═════ Listed records

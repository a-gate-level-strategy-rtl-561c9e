# Carry select adder with delay-driven block sizes

A ripple carry adder is slow because the carry must pass through every full
adder in turn. A carry select adder cuts the N bits into Q blocks. Every block
except the first adds its bits twice at once: once as if its carry input were
0, and once as if it were 1. When the real carry arrives from the block below,
multiplexers pick the matching sum and carry. The carry therefore crosses one
multiplexer per block instead of one full adder per bit.

How fast such an adder is depends almost entirely on how the N bits are shared
among the blocks. This RTL builds the adder for any sharing. Its default is the
32-bit sizing **2, 2, 3, 5, 8, 12**, which a delay-driven sizing procedure
produces (described below). That procedure also accounts for the multiplexer
getting slower as its fan-out grows.

## Structure

```
            block 1          block 2                      block Q
 cin ──► [M1-bit chain] ─c1─► sel                ...  ─► sel
             │                [M2 chain, cin=0] ─┐         ...
             ▼ s[M1-1:0]      [M2 chain, cin=1] ─┤
                              sum mux (M2 bits) ◄┤  ──► s[...]
                              carry mux MUX_2   ◄┘  ──► c2 ──► ...  ──► cout
```

| Module | File | Role |
|---|---|---|
| `carry_select_adder` | `rtl/carry_select_adder.sv` | Top level. It splits `x`, `y` and `s` into blocks according to `SIZES` and chains the block carries. |
| `csa_select_block` | `rtl/csa_select_block.sv` | Blocks 2..Q. Each has two carry chains, with carry input 0 and 1, plus the sum mux and the carry mux, all selected by the previous block's carry. |
| `carry_chain` | `rtl/carry_chain.sv` | An M-bit ripple chain of full adders. It forms block 1 on its own and sits twice inside every select block. |
| `full_adder` | `rtl/full_adder.sv` | A one-bit full adder. The carry is the majority of the inputs, and the sum is written in the mirror-adder form `~co&(a|b|ci) \| a&b&ci`. |
| `mux2` | `rtl/mux2.sv` | A W-bit 2:1 multiplexer. `sel=0` picks the carry-in-0 result. |
| `csa_pkg` | `rtl/csa_pkg.sv` | Holds the `block_sizes_t` type, the default sizing and `block_offset()`. |

The whole design is combinational. It has no clock, reset or registers.
`{cout, s} = x + y + cin`.

### Parameters

```systemverilog
carry_select_adder #(
  .Q     (6),                                         // number of blocks
  .SIZES ('{2, 2, 3, 5, 8, 12, 0, 0, 0, 0, 0, 0, 0, 0, 0, 0})  // M_1..M_Q, LSB block first
) u_add (.x, .y, .cin, .s, .cout);                    // N = sum of SIZES[0..Q-1]
```

`SIZES` is a fixed array of `csa_pkg::MAX_BLOCKS` (16) entries. Entries from
`Q` upward are ignored. The width `N` is a localparam derived from the sizes,
so the port widths follow from whatever sizing you choose. An elaboration-time
assertion rejects `Q = 0`, `Q > 16` and any block of size 0.

## Why the blocks grow: the delay model

All times are in units of the full-adder carry delay τ_CARRY. A multiplexer
has delay `α + β·FO`. Here α is its intrinsic delay and β is the extra delay
for each unit of fan-out, both normalised. The select line of block i drives
the M_i sum muxes and the carry mux, so its fan-out is M_i + 1.

* The chains of block i finish at `t_in,i = M_i`.
* Block 2's select is block 1's carry: `t_sel,2 = M_1`.
* For i ≥ 3: `t_sel,i = max(t_in,i-1, t_sel,i-1) + α + β·(M_i + 1)`.
* The adder delay is `max(t_in,Q, t_sel,Q)`, plus a constant for the last
  output mux.

If every block has the same size, the select signal is always the last to
arrive. Each block can therefore grow until its chains finish just as its
select arrives (`t_in,i = t_sel,i`) without slowing the adder. That gives
equal first two blocks and then steadily larger ones.

### The sizing procedure, for N bits and a given α, β

1. Set `M_1 = M_2 = round((α+β) / (ln(1−β)·(2β−1)) − (α+β)/β)`. The smallest
   allowed value is 1.
2. For i = 3, 4, …, take
   `M_i = floor((M_12 + β·Σ_{j=3}^{i−1} M_j + (i−2)(α+β)) / (1−β))`.
   This is the largest size whose chains do not finish after its select. Stop
   before the total would exceed N.
3. Add the missing bits one at a time. Each bit goes to the block where it
   raises the modelled delay least.

For N = 32, α = 0.33, β = 0.26, step 1 gives 1.81, which rounds to 2. Step 2
gives 2, 2, 3, 5, 7, 11, a total of 30 bits. Step 3 adds one bit to block 5
(delay 11.12 → 11.45) and one to block 6 (→ 12.0). The result is the default
sizing, 2, 2, 3, 5, 8, 12.

The procedure is a design-time calculation, not hardware. The RTL takes its
result as a parameter. `tb/tb_csa_sizings.sv` holds a SystemVerilog version of
the procedure and of the delay model.

### Notes on the model

* The "delay" figures used to compare sizings are `max(t_in,Q, t_sel,Q)`. They
  leave out the last multiplexer's `α+β`, which is the same for every sizing.
* Step 3 as written only adds bits to existing blocks. For some (α, β) pairs,
  the reference sizings below instead end with a final block smaller than the bound
  of step 2. One example is N = 32, α = 0.05, β = 0.33, whose sizing is
  2, 2, 3, 5, 8, 12. Steps 1–2 reach 20 bits there, and the next block would
  be allowed 13 bits. The model and the RTL support such sizings, but the
  testbench's version of step 3 does not produce them. Only the α = 0.33,
  β = 0.26 example is checked against the procedure.

### Reference sizings

These sizings for 32- and 64-bit adders are all simulated
(`tb_csa_sizings`). For each one, the delay model above gives the listed delay
to within 0.01.

| N | α | β | sizing | delay |
|---|---|---|---|---|
| 32 | 0.05 | 0.33 | 2 2 3 5 8 12 | 12.76 |
| 32 | 0.20 | 0.21 | 1 1 2 3 4 5 7 9 | 9.93 |
| 32 | 0.21 | 0.10 | 1 1 1 1 2 3 3 4 5 5 6 | 6.85 |
| 32 | 0.30 | 0.08 | 1 1 1 2 2 3 4 5 6 7 / 1 1 1 1 2 3 3 4 5 5 6 | 7.00 / 6.82 |
| 32 | 0.33 | 0.30 | 3 3 5 8 13 / 2 2 3 5 8 12 | 13.00 / 12.92 |
| 32 | 0.48 | 0.40 | 9 9 14 | 15.48 |
| 64 | 0.20 | 0.25 | 1 1 2 4 5 7 10 14 20 / 1 1 1 2 3 5 7 10 14 20 | 20.25 / 20.10 |
| 64 | 0.33 | 0.25 | 1 1 2 3 5 7 10 15 20 | 20.58 |
| 64 | 0.42 | 0.08 | 1 1 1 2 3 4 4 5 6 7 9 10 11 | 11.68 |
| 64 | 0.42 | 0.21 | 1 1 2 4 5 8 10 14 19 / 3 3 3 6 8 11 13 17 | 19.00 / 18.96 |
| 64 | 0.42 | 0.35 | 3 3 6 10 16 26 | 26.51 |
| 64 | 0.48 | 0.21 | 1 1 2 4 5 8 10 14 19 | 19.21 |

Where two sizings are given, the first comes from the procedure and the second
from an exhaustive search. For reference, a 0.35 µm mirror full adder with
transmission-gate muxes has τ_CARRY = 517 ps, τ_int = 97 ps and τ_FO = 19 ps.
That is α ≈ 0.19 and β ≈ 0.037.

## How far to trust it, and what it leaves out

* **Function.** The RTL is plain logic and is checked exhaustively at the cell
  and block level. At the top level it is checked on corner cases and tens of
  thousands of random vectors, for all 13 sizings above.
* **Timing is not in the RTL.** The delay model describes the gate delays of a
  full-custom circuit: mirror full adders and transmission-gate muxes
  whose delay grows with fan-out. Synthesis will map the RTL onto its own
  cells and may restructure it. For example, a synthesis tool is free to
  collapse the duplicated chains or to rebuild the adder entirely. To keep
  the carry-select structure, keep the hierarchy (no flattening) or
  instantiate library cells for `full_adder` and `mux2`.
* **No registers.** Add input and output flops around the adder if it sits on
  a clocked path.
* The sum form in `full_adder` follows the mirror adder's logic equation. The
  single `mux2` of width M in each block stands for M one-bit sum muxes
  sharing one select. Both choices are functionally identical to the
  textbook forms.

## Simulating

Each testbench prints `TB_RESULT checks=<n> failures=<n>` and stops itself
through a watchdog if it hangs.

```sh
# full-size adder, end to end
verilator --binary --timing --assert -Wno-fatal --top-module tb_carry_select_adder \
  -y rtl -y tb +libext+.sv rtl/csa_pkg.sv tb/tb_carry_select_adder.sv
./obj_dir/Vtb_carry_select_adder
```

Replace the top module and testbench file to run the others:

| Testbench | What it checks |
|---|---|
| `tb_full_adder` | All 8 input combinations. |
| `tb_mux2` | 8-bit random data with both select values. |
| `tb_carry_chain` | A 5-bit chain, all 2¹¹ input combinations. |
| `tb_csa_select_block` | A 4-bit select block, all 2⁹ combinations of `x`, `y` and `sel`. |
| `tb_carry_select_adder` | The default 32-bit adder. It counts, for each block, how often it was selected with carry 0 and with carry 1, how often a carry crossed every block boundary, and how often the adder carried out. It fails if any of these never happened. |
| `tb_csa_sizings` | All 13 reference sizings built and simulated. It also runs the delay model against the table above, and the sizing procedure for N = 32, α = 0.33, β = 0.26, whose result must equal the default `SIZES`. |

To use another sizing, override `Q` and `SIZES` on `carry_select_adder`. The
ports resize themselves.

══════════

## Task description
Set down precisely the lines above between the line holding "(delay 11.12 →" and the line holding "result as a", inclusive, and nothing beyond them.

## Solution
(delay 11.12 → 11.45) and one to block 6 (→ 12.0). The result is the default
sizing, 2, 2, 3, 5, 8, 12.

The procedure is a design-time calculation, not hardware. The RTL takes its
result as a parameter. `tb/tb_csa_sizings.sv` holds a SystemVerilog version of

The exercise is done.